[Saved data entries]
◆ ◆ ◆ ◆ ◆

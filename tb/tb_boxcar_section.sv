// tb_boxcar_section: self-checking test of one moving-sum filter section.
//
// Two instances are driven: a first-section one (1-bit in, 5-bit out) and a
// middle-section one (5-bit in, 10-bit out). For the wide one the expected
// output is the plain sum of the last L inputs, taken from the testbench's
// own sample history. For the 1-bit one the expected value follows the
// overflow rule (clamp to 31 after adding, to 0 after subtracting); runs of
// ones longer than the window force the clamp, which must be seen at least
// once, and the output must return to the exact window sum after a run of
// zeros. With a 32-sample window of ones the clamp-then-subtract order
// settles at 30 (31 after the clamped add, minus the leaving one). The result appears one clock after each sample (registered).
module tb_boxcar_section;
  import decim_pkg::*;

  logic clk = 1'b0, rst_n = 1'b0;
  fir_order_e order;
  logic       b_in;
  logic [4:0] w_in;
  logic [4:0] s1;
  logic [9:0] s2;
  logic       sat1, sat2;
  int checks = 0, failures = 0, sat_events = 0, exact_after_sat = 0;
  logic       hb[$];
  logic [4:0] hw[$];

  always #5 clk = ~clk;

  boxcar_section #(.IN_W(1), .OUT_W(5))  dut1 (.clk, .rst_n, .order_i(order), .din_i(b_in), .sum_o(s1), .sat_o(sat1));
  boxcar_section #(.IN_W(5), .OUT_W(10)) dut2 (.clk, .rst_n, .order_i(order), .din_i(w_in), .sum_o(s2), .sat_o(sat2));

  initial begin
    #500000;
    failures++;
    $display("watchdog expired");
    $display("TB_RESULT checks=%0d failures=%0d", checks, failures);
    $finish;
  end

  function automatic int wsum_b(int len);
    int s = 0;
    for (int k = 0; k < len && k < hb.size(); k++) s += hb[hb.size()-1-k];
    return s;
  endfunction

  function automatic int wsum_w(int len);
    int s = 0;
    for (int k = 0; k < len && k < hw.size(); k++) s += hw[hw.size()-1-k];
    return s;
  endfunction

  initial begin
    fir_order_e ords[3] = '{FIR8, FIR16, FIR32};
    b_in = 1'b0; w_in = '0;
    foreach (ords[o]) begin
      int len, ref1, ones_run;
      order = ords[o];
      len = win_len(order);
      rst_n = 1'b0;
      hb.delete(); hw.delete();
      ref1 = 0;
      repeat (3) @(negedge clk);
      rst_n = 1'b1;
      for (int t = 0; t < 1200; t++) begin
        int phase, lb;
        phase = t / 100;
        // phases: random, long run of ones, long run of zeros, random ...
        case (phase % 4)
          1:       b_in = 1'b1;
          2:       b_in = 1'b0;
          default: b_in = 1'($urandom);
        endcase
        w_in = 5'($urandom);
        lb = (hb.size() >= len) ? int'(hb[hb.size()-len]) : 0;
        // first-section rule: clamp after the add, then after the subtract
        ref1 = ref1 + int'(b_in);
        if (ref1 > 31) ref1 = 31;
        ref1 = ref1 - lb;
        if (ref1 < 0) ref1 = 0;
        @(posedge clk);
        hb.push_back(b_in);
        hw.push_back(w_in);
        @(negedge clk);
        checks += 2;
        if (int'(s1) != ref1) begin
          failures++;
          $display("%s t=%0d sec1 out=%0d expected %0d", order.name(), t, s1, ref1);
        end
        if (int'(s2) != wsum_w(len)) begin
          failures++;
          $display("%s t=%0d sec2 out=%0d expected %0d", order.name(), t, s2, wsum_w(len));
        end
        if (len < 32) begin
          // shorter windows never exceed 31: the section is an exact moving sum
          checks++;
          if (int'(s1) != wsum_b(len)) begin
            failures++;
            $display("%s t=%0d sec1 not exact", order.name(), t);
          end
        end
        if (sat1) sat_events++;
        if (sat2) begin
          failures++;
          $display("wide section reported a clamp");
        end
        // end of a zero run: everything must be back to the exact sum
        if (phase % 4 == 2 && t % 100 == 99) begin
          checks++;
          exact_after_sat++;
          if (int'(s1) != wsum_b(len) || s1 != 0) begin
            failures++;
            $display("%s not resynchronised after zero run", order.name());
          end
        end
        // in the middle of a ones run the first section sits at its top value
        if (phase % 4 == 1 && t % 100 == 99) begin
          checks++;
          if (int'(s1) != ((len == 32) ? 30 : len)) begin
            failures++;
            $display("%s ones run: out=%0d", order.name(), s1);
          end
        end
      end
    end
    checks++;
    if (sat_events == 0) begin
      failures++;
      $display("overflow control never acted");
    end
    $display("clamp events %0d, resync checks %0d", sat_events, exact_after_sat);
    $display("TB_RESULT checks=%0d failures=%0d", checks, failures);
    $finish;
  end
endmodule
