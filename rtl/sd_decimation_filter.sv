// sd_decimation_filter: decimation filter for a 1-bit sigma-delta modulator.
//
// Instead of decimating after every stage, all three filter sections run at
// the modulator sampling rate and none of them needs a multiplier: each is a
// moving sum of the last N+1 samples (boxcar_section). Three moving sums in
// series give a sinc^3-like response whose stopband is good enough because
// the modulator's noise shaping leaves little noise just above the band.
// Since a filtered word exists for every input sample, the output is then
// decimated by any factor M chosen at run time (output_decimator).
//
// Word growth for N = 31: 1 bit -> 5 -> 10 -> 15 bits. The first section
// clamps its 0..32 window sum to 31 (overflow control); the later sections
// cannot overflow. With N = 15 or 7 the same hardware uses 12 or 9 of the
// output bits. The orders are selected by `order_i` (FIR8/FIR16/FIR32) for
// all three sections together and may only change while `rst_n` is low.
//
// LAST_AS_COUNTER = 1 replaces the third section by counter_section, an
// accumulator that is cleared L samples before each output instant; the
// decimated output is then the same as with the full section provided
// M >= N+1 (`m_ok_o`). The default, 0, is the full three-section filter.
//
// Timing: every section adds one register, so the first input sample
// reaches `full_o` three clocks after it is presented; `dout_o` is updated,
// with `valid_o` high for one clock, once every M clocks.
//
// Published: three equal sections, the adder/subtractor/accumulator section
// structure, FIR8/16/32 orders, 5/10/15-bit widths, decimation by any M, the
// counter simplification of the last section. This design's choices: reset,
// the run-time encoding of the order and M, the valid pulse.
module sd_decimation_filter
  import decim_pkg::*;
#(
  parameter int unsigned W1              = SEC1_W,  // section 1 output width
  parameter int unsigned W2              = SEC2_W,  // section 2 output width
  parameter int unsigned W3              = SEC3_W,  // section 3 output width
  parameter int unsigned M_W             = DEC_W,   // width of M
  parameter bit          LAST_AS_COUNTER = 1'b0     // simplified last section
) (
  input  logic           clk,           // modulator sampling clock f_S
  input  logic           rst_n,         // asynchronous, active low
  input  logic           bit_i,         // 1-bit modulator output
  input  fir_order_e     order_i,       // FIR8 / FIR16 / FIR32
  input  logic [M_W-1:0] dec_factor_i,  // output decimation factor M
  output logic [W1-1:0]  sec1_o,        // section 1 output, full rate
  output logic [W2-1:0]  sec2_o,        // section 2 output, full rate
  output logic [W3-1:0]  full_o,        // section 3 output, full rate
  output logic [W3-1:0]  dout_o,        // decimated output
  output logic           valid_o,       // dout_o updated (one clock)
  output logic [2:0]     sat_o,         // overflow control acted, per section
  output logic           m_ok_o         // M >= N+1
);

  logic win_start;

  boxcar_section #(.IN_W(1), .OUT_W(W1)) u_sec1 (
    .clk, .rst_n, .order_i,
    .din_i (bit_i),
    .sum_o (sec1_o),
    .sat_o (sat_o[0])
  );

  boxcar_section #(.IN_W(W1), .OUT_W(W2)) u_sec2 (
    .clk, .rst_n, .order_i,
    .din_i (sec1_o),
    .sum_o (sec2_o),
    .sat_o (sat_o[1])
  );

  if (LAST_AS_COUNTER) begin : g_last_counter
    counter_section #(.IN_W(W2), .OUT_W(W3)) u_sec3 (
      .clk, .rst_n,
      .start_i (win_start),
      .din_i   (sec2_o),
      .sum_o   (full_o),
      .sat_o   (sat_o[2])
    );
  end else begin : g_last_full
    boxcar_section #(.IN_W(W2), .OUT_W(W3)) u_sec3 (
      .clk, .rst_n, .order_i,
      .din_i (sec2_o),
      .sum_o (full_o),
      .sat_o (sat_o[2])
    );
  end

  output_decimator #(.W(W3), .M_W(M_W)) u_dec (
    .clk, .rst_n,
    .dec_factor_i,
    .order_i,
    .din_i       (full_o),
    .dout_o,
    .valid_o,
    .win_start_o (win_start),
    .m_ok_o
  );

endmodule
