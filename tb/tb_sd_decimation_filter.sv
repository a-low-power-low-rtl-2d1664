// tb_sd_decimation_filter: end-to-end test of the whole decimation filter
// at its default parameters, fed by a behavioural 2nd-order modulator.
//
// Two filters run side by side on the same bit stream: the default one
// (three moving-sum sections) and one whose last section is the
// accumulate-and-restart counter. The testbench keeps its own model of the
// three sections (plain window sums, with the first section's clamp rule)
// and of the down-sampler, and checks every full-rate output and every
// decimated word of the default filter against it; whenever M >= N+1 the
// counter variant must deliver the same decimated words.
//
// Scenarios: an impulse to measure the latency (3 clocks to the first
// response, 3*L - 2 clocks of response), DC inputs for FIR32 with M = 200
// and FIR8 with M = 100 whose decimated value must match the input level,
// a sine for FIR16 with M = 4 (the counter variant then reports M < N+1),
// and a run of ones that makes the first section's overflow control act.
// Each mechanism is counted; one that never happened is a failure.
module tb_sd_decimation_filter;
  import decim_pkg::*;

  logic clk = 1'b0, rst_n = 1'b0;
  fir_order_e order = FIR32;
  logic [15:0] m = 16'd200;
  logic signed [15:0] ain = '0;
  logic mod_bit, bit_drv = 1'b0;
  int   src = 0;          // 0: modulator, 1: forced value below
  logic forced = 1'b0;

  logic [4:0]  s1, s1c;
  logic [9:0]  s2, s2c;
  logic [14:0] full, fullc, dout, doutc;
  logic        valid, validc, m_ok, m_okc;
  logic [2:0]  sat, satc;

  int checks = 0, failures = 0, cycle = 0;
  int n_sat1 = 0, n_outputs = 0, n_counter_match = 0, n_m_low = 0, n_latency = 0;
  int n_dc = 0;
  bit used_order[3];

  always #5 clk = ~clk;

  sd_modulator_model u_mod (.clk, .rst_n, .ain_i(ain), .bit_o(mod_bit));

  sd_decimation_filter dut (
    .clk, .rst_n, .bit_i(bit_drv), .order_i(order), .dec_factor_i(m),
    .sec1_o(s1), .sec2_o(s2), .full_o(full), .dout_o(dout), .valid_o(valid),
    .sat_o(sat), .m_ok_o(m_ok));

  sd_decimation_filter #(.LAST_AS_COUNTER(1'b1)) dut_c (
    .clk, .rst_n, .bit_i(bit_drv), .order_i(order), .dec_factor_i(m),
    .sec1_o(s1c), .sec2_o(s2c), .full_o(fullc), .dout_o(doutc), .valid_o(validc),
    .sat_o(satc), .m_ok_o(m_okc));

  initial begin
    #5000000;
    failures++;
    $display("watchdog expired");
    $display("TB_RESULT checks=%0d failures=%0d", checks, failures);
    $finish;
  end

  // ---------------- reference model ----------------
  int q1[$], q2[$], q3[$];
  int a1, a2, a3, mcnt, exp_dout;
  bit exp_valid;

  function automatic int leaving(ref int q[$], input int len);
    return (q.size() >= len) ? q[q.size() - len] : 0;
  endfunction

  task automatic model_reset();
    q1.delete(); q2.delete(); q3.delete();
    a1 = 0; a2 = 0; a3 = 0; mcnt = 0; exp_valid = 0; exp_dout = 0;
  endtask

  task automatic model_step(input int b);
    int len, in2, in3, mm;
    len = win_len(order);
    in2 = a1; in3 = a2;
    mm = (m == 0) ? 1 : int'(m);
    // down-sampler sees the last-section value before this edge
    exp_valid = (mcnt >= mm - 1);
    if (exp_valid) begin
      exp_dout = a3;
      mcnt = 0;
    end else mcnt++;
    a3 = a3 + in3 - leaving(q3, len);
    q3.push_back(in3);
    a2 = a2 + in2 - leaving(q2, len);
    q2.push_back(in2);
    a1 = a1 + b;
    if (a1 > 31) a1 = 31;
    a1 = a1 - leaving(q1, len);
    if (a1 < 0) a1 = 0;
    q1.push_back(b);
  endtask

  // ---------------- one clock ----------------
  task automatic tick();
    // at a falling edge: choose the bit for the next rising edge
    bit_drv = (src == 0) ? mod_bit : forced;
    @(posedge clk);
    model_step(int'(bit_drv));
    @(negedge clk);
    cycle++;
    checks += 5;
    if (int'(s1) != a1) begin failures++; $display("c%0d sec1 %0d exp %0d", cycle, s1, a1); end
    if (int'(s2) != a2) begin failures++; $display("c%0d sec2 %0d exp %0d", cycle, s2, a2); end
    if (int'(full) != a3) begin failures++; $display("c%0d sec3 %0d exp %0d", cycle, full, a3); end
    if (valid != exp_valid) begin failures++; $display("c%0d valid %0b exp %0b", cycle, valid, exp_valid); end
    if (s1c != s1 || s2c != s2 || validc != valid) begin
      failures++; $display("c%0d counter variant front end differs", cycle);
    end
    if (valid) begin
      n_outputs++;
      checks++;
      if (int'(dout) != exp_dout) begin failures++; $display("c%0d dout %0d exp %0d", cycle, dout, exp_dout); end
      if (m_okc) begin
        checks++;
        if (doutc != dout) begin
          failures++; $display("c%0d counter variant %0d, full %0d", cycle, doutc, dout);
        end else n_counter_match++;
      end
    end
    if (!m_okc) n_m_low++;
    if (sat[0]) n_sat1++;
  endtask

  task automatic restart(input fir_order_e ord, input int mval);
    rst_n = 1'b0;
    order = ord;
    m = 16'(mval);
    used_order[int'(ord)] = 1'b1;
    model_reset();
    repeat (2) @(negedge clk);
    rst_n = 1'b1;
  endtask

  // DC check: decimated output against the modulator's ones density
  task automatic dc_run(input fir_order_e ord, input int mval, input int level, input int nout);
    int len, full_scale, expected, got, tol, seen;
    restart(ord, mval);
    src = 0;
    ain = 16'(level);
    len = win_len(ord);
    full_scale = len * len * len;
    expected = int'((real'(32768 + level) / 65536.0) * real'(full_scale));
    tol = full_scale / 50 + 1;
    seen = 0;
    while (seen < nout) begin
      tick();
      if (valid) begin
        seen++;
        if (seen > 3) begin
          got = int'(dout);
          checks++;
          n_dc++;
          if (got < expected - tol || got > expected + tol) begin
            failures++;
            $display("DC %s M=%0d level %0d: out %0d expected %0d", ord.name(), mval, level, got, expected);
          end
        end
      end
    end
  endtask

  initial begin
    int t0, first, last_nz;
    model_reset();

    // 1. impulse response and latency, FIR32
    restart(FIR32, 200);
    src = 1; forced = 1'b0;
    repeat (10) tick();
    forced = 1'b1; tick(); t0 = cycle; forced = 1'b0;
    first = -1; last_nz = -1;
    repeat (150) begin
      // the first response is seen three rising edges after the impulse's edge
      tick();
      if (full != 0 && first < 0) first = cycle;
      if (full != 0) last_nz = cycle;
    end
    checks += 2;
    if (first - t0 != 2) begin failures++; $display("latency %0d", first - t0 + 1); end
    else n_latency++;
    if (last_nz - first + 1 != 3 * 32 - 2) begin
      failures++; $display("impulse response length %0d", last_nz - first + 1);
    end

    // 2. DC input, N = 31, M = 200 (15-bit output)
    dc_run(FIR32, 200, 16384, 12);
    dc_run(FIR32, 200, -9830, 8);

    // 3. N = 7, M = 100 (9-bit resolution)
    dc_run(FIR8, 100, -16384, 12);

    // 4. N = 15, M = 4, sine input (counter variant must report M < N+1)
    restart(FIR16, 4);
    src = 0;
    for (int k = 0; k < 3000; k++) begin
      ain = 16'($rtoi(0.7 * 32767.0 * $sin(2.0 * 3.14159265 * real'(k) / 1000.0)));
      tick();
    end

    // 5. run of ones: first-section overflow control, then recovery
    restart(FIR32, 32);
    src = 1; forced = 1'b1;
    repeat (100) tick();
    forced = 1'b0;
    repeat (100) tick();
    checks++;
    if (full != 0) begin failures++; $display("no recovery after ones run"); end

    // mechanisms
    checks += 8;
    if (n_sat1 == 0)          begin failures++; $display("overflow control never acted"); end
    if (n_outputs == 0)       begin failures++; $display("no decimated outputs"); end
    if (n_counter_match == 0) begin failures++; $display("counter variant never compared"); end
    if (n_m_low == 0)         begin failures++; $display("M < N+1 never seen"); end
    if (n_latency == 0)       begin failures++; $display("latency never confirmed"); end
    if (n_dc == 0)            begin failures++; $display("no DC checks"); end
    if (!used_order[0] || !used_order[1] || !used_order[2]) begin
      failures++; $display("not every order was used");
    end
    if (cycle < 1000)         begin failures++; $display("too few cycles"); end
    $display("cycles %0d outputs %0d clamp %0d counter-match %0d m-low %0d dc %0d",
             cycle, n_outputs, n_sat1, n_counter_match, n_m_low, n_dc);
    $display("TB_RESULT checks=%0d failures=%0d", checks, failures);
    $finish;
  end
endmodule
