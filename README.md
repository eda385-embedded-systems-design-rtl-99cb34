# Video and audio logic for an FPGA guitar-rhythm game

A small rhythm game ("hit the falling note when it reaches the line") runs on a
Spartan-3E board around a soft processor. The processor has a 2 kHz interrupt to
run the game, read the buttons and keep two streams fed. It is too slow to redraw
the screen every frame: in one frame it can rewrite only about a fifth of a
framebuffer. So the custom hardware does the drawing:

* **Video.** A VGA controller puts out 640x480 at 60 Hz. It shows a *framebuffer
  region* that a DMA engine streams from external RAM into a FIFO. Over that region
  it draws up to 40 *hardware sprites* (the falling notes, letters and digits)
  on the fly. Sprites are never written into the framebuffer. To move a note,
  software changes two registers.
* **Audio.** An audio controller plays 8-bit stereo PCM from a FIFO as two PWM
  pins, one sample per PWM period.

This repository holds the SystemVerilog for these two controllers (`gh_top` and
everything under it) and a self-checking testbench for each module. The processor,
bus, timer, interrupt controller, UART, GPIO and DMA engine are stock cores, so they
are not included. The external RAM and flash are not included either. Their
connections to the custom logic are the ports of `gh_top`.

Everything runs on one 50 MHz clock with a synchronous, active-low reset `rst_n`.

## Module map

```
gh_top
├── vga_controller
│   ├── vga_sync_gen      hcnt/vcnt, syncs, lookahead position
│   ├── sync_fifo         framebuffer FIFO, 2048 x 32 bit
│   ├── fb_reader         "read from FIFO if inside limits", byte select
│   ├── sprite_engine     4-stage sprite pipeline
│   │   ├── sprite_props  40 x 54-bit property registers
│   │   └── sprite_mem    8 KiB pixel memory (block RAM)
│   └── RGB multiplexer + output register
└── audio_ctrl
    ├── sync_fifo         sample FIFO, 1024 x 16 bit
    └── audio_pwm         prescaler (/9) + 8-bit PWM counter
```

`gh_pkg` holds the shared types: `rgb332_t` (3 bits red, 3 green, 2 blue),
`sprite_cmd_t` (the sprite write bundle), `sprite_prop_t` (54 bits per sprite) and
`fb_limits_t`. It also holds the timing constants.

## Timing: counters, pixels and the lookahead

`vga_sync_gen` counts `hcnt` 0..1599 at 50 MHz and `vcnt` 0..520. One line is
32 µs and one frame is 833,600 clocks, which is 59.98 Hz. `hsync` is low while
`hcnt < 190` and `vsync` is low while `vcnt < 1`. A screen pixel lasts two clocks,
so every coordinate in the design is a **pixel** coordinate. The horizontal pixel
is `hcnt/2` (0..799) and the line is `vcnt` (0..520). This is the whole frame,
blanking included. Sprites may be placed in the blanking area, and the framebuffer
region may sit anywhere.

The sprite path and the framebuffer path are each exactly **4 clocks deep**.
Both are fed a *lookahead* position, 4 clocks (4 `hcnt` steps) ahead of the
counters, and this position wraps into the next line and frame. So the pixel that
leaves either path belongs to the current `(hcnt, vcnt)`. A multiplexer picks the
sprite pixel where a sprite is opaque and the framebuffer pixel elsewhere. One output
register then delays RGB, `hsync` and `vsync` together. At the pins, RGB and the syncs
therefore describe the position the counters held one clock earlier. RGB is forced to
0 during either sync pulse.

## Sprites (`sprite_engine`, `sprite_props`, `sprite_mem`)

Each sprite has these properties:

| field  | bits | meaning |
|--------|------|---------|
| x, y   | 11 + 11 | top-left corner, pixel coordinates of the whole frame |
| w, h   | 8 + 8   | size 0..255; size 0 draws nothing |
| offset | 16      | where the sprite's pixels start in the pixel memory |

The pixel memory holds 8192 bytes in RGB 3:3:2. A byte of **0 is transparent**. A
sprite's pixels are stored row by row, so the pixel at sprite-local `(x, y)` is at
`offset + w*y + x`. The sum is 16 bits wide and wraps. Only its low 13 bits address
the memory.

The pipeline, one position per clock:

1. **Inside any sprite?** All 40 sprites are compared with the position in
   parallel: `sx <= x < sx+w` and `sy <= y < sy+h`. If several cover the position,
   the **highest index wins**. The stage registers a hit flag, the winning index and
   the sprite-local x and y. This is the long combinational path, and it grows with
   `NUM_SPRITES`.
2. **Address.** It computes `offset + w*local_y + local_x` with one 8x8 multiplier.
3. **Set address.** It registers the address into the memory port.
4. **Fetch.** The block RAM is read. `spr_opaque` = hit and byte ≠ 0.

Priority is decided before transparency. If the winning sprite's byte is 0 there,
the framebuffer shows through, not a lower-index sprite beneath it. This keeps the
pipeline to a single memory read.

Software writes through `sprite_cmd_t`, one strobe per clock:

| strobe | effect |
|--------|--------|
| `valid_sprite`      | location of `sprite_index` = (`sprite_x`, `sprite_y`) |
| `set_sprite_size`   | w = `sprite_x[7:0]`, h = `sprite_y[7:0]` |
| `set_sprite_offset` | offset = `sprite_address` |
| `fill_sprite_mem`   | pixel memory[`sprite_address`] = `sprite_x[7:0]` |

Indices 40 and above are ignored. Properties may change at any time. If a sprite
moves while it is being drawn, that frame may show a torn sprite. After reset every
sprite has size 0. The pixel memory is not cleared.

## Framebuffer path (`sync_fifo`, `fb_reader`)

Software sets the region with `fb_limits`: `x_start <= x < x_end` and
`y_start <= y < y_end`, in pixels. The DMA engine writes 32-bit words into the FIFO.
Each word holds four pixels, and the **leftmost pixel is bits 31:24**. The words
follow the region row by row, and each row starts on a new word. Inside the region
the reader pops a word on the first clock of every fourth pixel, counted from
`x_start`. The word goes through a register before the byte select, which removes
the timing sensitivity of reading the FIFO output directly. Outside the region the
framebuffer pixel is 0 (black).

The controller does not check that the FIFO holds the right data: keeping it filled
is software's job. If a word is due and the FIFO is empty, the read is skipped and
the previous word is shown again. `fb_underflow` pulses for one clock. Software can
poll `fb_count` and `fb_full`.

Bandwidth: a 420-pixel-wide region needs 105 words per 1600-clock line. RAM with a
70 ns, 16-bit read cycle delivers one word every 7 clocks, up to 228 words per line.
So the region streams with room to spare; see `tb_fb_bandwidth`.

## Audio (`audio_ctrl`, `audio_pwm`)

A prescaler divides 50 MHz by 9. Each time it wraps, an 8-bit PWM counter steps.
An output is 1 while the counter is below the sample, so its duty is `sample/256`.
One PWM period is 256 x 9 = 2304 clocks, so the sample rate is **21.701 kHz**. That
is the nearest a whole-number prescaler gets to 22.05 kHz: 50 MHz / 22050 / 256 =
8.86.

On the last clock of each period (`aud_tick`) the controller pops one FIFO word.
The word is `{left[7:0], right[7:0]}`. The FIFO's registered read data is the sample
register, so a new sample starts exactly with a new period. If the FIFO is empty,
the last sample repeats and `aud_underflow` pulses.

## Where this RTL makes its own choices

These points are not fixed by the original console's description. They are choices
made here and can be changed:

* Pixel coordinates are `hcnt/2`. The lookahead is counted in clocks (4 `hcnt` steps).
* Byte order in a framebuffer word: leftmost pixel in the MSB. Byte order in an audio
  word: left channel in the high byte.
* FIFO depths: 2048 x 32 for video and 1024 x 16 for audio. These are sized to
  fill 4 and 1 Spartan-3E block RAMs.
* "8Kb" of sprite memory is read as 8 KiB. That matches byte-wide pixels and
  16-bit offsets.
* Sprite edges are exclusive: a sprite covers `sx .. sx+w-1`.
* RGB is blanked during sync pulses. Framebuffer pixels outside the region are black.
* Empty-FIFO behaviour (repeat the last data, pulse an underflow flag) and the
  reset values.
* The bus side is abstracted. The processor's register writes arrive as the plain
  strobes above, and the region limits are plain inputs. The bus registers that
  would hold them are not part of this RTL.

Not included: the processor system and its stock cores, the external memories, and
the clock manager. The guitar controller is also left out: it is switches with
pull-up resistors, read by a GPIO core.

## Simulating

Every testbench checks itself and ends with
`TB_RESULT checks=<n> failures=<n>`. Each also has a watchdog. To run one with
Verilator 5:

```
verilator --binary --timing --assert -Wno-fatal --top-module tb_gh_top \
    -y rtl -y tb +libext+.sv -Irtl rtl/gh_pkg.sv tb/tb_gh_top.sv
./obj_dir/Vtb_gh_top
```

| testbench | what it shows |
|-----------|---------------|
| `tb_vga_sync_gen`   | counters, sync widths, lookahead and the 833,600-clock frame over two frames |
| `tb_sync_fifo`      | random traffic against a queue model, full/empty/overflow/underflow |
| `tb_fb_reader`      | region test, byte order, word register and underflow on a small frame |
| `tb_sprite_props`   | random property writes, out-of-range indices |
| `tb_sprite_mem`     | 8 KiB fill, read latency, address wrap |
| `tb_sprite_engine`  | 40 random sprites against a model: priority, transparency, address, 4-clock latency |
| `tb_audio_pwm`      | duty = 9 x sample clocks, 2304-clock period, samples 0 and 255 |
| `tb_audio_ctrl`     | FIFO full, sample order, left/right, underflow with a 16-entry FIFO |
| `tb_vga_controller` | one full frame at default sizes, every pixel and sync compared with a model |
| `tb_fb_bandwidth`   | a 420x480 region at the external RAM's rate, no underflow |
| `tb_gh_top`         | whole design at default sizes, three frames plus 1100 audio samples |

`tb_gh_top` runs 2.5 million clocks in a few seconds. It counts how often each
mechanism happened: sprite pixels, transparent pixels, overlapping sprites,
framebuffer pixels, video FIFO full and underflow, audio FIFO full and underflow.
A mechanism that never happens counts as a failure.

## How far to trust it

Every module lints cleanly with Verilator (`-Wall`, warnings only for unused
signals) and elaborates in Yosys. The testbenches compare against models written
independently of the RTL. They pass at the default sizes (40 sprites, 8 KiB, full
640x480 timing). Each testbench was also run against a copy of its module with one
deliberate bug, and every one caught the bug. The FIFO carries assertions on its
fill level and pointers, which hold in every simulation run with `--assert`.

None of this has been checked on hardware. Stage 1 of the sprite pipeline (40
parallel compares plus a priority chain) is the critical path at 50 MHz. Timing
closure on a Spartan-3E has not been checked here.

◆ ◆ ◆ ◆ ◆

■ WORK INSTRUCTION
Repeat every line exactly, starting with the first line of the entries, and stop once the line containing "value follows the" has been given.

■ EXPECTED ANSWER
filename tb/tb_boxcar_section.sv
// tb_boxcar_section: self-checking test of one moving-sum filter section.
//
// Two instances are driven: a first-section one (1-bit in, 5-bit out) and a
// middle-section one (5-bit in, 10-bit out). For the wide one the expected
// output is the plain sum of the last L inputs, taken from the testbench's
// own sample history. For the 1-bit one the expected value follows the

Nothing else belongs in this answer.